• **ASSIGNMENT**: In the records below, find the line with "inputs with a" and the line with "int cyc = 0;"; return exactly those lines and every line between them.

• **Dataset entries**:
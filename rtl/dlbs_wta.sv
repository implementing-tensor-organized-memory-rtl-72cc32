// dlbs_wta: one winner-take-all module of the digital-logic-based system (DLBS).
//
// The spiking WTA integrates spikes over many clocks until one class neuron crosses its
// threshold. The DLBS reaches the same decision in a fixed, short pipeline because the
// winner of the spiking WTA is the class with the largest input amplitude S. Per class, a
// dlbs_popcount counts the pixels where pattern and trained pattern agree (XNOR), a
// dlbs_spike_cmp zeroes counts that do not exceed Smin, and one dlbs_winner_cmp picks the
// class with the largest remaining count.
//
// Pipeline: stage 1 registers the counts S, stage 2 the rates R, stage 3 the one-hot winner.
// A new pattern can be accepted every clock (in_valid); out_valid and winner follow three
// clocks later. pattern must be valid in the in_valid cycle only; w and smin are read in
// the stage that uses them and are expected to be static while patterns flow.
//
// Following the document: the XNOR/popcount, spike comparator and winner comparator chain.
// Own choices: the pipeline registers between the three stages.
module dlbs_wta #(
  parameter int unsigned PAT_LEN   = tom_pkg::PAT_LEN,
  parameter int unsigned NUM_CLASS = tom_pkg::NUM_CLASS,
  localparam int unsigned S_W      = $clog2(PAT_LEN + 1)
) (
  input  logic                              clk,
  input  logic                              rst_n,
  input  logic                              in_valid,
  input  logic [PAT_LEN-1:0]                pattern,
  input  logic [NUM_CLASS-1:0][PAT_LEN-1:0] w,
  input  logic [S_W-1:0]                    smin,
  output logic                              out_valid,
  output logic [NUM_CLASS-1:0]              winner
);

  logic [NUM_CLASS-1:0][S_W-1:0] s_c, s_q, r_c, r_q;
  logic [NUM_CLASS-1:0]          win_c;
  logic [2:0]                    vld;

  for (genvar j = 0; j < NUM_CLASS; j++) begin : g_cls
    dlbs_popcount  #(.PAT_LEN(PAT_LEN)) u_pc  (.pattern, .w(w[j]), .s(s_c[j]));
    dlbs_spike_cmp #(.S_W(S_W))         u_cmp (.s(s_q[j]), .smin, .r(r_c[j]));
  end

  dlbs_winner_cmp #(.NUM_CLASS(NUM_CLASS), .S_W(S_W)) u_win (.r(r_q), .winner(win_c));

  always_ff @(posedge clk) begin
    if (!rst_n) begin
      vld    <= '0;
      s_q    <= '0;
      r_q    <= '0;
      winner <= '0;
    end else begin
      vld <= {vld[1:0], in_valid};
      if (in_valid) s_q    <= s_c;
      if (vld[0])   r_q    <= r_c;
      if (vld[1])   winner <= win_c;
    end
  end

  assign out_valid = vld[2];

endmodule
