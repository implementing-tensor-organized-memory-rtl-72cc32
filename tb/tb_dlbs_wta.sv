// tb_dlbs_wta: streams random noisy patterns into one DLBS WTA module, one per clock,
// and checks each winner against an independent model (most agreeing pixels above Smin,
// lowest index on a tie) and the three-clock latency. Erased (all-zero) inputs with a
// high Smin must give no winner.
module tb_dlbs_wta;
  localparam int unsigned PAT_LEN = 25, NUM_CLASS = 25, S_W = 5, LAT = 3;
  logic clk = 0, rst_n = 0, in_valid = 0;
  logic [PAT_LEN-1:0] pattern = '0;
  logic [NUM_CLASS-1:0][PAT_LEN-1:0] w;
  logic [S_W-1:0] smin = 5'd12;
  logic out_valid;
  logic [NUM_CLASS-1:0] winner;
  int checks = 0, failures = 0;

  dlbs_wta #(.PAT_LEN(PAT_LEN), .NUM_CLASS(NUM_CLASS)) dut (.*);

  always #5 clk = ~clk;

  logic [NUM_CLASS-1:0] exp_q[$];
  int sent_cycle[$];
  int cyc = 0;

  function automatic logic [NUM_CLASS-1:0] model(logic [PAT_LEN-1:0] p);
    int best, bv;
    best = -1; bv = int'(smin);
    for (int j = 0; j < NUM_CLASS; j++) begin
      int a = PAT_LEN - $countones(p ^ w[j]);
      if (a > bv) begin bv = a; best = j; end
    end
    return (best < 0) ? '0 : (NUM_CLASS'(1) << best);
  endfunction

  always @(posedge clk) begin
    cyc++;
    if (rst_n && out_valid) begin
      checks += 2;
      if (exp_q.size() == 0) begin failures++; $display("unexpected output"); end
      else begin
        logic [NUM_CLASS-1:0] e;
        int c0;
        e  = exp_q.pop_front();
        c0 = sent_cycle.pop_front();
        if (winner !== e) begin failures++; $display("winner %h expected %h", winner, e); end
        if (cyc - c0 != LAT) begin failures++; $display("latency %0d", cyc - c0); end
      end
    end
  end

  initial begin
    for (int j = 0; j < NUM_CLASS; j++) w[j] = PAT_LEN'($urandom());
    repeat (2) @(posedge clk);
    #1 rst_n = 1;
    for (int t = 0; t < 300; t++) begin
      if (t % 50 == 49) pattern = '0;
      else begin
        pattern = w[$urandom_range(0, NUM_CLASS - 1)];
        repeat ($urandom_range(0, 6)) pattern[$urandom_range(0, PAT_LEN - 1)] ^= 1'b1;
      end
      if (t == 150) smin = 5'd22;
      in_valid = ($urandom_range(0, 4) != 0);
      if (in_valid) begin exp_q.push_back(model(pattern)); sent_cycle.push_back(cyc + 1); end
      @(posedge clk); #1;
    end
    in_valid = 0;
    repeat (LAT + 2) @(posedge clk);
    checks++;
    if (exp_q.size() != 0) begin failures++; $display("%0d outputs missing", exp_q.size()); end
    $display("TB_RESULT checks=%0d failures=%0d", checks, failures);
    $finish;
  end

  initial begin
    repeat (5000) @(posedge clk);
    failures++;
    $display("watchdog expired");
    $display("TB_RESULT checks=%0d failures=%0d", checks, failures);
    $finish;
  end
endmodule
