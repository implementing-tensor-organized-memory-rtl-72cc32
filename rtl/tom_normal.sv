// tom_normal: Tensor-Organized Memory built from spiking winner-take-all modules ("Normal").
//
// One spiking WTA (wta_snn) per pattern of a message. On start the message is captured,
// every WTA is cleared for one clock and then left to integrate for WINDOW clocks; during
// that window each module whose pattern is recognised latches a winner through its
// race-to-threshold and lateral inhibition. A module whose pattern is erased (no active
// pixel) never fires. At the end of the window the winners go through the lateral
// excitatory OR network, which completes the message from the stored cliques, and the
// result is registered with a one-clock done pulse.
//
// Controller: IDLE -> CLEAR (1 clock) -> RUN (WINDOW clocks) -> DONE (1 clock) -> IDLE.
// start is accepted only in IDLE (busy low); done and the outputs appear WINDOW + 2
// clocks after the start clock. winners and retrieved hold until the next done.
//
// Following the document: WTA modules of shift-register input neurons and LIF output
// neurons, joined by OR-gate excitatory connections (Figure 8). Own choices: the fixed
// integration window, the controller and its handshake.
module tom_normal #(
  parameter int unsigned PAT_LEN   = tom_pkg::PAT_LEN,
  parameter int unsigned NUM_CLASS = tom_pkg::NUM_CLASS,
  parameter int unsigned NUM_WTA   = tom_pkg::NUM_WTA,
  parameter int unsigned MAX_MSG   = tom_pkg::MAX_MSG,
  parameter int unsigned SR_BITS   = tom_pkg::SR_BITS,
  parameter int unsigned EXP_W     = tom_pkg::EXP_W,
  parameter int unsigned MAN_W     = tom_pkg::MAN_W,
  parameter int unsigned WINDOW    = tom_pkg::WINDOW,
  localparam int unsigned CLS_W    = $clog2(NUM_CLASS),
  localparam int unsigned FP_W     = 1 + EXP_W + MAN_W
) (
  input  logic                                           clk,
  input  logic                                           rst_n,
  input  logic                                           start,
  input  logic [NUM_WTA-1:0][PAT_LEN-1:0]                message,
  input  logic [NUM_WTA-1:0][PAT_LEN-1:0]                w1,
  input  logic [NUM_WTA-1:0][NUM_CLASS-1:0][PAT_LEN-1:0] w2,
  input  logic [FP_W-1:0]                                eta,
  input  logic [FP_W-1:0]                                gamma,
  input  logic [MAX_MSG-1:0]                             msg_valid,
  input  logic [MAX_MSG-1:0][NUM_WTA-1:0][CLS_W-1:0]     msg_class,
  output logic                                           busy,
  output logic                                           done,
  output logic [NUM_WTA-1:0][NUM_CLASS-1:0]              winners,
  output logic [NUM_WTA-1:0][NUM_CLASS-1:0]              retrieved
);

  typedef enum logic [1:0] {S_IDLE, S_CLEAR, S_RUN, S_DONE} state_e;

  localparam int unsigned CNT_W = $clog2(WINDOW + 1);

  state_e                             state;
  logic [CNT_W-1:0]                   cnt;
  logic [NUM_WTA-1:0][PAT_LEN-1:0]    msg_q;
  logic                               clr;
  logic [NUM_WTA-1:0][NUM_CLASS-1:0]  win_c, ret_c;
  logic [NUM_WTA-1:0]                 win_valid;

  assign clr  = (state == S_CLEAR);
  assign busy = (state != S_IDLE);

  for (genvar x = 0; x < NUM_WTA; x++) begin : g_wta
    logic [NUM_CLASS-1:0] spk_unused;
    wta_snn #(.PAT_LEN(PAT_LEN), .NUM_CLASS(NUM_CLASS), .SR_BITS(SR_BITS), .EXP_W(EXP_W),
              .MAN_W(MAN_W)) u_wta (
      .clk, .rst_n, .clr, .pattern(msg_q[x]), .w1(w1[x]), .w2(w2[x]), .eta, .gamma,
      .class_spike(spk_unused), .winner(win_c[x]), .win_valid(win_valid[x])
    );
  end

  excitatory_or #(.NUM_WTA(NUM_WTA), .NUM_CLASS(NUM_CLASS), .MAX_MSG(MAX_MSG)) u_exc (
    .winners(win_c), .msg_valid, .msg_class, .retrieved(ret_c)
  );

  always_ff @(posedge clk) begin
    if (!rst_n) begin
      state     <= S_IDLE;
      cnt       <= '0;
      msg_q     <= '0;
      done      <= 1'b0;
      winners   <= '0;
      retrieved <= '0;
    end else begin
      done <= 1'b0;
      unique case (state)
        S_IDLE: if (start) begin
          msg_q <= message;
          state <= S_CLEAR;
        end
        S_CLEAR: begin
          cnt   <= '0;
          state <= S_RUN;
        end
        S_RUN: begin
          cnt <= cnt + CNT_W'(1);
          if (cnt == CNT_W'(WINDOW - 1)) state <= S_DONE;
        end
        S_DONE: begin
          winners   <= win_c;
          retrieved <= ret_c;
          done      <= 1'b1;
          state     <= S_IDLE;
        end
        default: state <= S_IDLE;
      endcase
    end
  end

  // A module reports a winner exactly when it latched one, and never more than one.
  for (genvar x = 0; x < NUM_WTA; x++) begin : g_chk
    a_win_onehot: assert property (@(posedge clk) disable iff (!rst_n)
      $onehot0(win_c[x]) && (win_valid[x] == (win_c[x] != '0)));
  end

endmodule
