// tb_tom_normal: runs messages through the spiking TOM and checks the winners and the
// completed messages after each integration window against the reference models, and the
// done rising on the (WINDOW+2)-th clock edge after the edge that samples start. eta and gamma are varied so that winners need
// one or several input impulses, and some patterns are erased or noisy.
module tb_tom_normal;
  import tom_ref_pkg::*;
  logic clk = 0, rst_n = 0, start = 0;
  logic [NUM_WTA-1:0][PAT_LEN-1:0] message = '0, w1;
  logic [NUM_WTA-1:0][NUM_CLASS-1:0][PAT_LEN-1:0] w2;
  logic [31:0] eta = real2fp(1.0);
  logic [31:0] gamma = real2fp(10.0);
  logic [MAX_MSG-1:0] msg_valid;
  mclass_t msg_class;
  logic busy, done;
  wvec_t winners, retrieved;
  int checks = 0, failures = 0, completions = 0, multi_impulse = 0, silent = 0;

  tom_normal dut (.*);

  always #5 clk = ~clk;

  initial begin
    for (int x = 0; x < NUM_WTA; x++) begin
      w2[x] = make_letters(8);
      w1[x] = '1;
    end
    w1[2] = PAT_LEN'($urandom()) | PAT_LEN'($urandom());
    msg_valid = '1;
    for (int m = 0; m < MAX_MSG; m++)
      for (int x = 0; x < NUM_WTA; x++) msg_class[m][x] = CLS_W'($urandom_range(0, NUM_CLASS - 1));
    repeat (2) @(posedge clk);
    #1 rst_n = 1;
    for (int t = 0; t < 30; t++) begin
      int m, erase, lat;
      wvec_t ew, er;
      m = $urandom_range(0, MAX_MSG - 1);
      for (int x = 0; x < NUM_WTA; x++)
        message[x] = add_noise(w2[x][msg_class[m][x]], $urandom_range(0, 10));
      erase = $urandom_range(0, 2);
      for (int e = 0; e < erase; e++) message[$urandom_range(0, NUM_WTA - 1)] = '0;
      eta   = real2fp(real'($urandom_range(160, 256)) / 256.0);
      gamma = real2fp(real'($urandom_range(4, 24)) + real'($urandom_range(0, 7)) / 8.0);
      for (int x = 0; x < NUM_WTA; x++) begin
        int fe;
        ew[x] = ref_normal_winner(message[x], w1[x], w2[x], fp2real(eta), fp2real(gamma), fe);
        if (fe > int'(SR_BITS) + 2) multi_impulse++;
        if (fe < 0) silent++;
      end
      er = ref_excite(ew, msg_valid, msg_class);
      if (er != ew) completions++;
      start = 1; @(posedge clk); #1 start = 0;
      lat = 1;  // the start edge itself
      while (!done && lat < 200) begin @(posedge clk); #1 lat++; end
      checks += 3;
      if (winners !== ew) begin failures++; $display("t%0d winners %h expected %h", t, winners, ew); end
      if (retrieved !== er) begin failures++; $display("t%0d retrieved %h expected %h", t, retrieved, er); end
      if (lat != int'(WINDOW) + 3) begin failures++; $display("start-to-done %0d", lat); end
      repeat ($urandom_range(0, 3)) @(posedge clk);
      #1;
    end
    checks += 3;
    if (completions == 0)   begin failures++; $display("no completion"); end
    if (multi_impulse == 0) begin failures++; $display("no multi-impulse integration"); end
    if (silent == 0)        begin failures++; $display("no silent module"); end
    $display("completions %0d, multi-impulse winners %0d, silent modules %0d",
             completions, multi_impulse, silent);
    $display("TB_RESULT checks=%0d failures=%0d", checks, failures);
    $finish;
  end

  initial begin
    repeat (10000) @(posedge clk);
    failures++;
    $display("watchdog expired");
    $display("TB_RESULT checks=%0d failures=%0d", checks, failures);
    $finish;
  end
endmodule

• **SOLUTION TO THIS EXERCISE**:
// lowest index on a tie) and the three-clock latency. Erased (all-zero) inputs with a
// high Smin must give no winner.
module tb_dlbs_wta;
  localparam int unsigned PAT_LEN = 25, NUM_CLASS = 25, S_W = 5, LAT = 3;
  logic clk = 0, rst_n = 0, in_valid = 0;
  logic [PAT_LEN-1:0] pattern = '0;
  logic [NUM_CLASS-1:0][PAT_LEN-1:0] w;
  logic [S_W-1:0] smin = 5'd12;
  logic out_valid;
  logic [NUM_CLASS-1:0] winner;
  int checks = 0, failures = 0;

  dlbs_wta #(.PAT_LEN(PAT_LEN), .NUM_CLASS(NUM_CLASS)) dut (.*);

  always #5 clk = ~clk;

  logic [NUM_CLASS-1:0] exp_q[$];
  int sent_cycle[$];
  int cyc = 0;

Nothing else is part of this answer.